Ich lebe seit Weihnachten 2008 in einem Fertighaus (Danwood). Es ist komplett nach unserem Entwurf gebaut worden, war unschlagbar günstig und wir sind rundum zufrieden damit.


----------



## Ironm (27. Sep. 2011)

*AW: Fertighaus?*

Hallo,

ich habe mich auch vor kurzen für ein Fertighaus entschieden. Kann dir jedoch noch nichts über die Qualität des Hauses sagen, da es erst im Feb. fertiggestellt wird. 

Solltest du dich für ein solches Haus entscheiden, solltest du auf jeden Fall Sonderleistungen etc. im Vorfeld aushandeln. Sonderwünsche sind immer unverhältnismäßig teuer. Eigenleistung spart auf der anderen Seite kaum Geld ein. 

Ich denke jedoch, dass das immer der Fall ist, wenn man über einen Bauträger baut.

Vorteile:
- Günstg
- schnell Bezugsfertig
- man kann sich in der Regel schon ein Bild über das fertige Haus über ein Musterhaus machen

Nachteile:
Nägel können nicht in die Wand geschlagen werden. 
Individualität (weniger) möglich
Wände zum Teil sehr hellhörig

Vielleicht kann jemand die Liste noch ergänzen.

Grüße Marco


----------



## chrisamb (27. Sep. 2011)

*AW: Fertighaus?*

Hier was zu dem von Marco:


> Nachteile:
> Nägel können nicht in die Wand geschlagen werden.  _<--geht bei uns besser wie in jedem anderen Haus, unter Rigips ist doch ne Werkstoffplatte._
> Individualität (weniger) möglich _<-- bei uns war alles frei änderbar, individueller Plan war auch möglich!_
> Wände zum Teil sehr hellhörig _<-- da haben wir auch keine Probleme!_



Ich denk das kommt eben alles sehr auf den Hersteller an!

Christian


----------



## Ironm (27. Sep. 2011)

*AW: Fertighaus?*

Hallo Christian,

freut mich, dass du so gute Erfahrungen mit deinen Haus gemacht hast!  

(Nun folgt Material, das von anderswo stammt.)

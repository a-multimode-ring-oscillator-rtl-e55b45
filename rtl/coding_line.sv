// coding_line: sampling register and parity encoder of one delay line.
//
// On a clock edge with `sample` high the TAPS delay-line outputs are
// captured into `code`. The encoder is the XOR of all captured bits: for a
// clean step 0..01..1 it equals the least significant bit of the step's
// position, and a bubble (a 0/1 pair flipped near the step, as seen in real
// carry chains) changes the count of ones by an even number and so does not
// change the result. `bit_o` is combinational from `code`, valid from the
// cycle after the capture until the next one.
//
// Capturing only on `sample` and the XOR encoding are this implementation's
// reading of the design's "coding line"; the 40 flip-flops per line follow
// from its 80 flip-flops for two lines.
module coding_line #(
  parameter int unsigned TAPS = 40
) (
  input  logic            clk,
  input  logic            sample,
  input  logic [TAPS-1:0] taps,
  output logic [TAPS-1:0] code,
  output logic            bit_o
);
  timeunit 1ps;
  timeprecision 1fs;

  // The capture register has no reset: it is written before it is read
  // (the controller raises raw_valid only after a capture).
  always_ff @(posedge clk) begin
    if (sample) code <= taps;
  end

  always_comb bit_o = ^code;
endmodule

Wie gesagt, mein Haus wird erst im Feb. fertig gestellt und wird aus Betonteilen gefertigt. Ich gehe davon aus, dass es die oben aufgeführten Nachteile besitzt. 

Zum Punkt: Individueller Plan kann ich sagen, dass bei mir der Grundriss weitgehendst vorgegeben war. Klar waren kleine Änderungen möglich! Habe z.B. einen weitere Wand setzen lassen und eine andere um 50cm verschoben. 

Aus welchen Materialien können denn noch Fertighäuser gefertigt werden? 

Grüße Marco


----------



## chrisamb (27. Sep. 2011)

*AW: Fertighaus?*

Fertighäuser gibts verschiedene.
Unseres ist Holzständerbauweise, wie auch das von Werner (Danwood) und auch Massa-Haus.
Es gibt auch noch Massivhäuser als Fertighäuser , z.B. deines (Betonfertigteile) oder aus Ziegel oder auch aus Poroton ect.
Holzbohlen sind natürlich auch möglich....

Gibt´s eigentlich irgendwas nicht als Fertigbauweise??

Christian


----------



## Nymphaion (27. Sep. 2011)

*AW: Fertighaus?*

Hallo,

bei mir war wirklich alles Sonderanfertigung und ich habe trotzdem den normalen Quadratmeterpreis bezahlt. Holzständerbauweise macht ein sehr freie Grundrissgestaltung möglich und deswegen haben wir uns dafür entschieden. Ausserdem ist das Klima in dem Haus angenehmer als in einem Steinhaus. Nägel in die Wände schlagen können wir zwar überall, aber wenn etwas schweres daran gehängt werden soll (z.B. die Oberschränke in der Küche), dann müssen wir spezielle Schrauben und Dübel verwenden. Das ist aber die einzige Einschränkung die mir einfällt.


----------



## CoolNiro (29. Sep. 2011)

*AW: Fertighaus?*

Hallo,

ich hab auch vor 10 Jahren ein "Fertighaus" bauen lassen.
Eigentlich aber ein Zimmererhaus, das halt im Werk
vorgebaut wird. Wie Werner sagt ist die Ständerbauweise
super, Architekt war ich praktisch selber was die Einteilung
und Ausstattung betrifft. 2 Tage aufstellen und eindecken,
3 Monate Innenausbau, Schlüsselfertig eingezogen,
keine Mängel bis zum heutigen Tage.
http://www.davinci-haus.de/v1/index2.php?_DE/view/o000/0000/1/0//home.php
Ich kanns echt nur empfehlen, aber Fertighaus ist
nicht gleich Fertighaus, also vorher genau schauen
mit welcher Firma mans macht.

Gruß
Andy


----------



## Digicat (1. Okt. 2011)

*AW: Fertighaus?*

Servus

Unser 1. Haus war auch ein Fertigteilhaus ... Elk war der Erbauer ...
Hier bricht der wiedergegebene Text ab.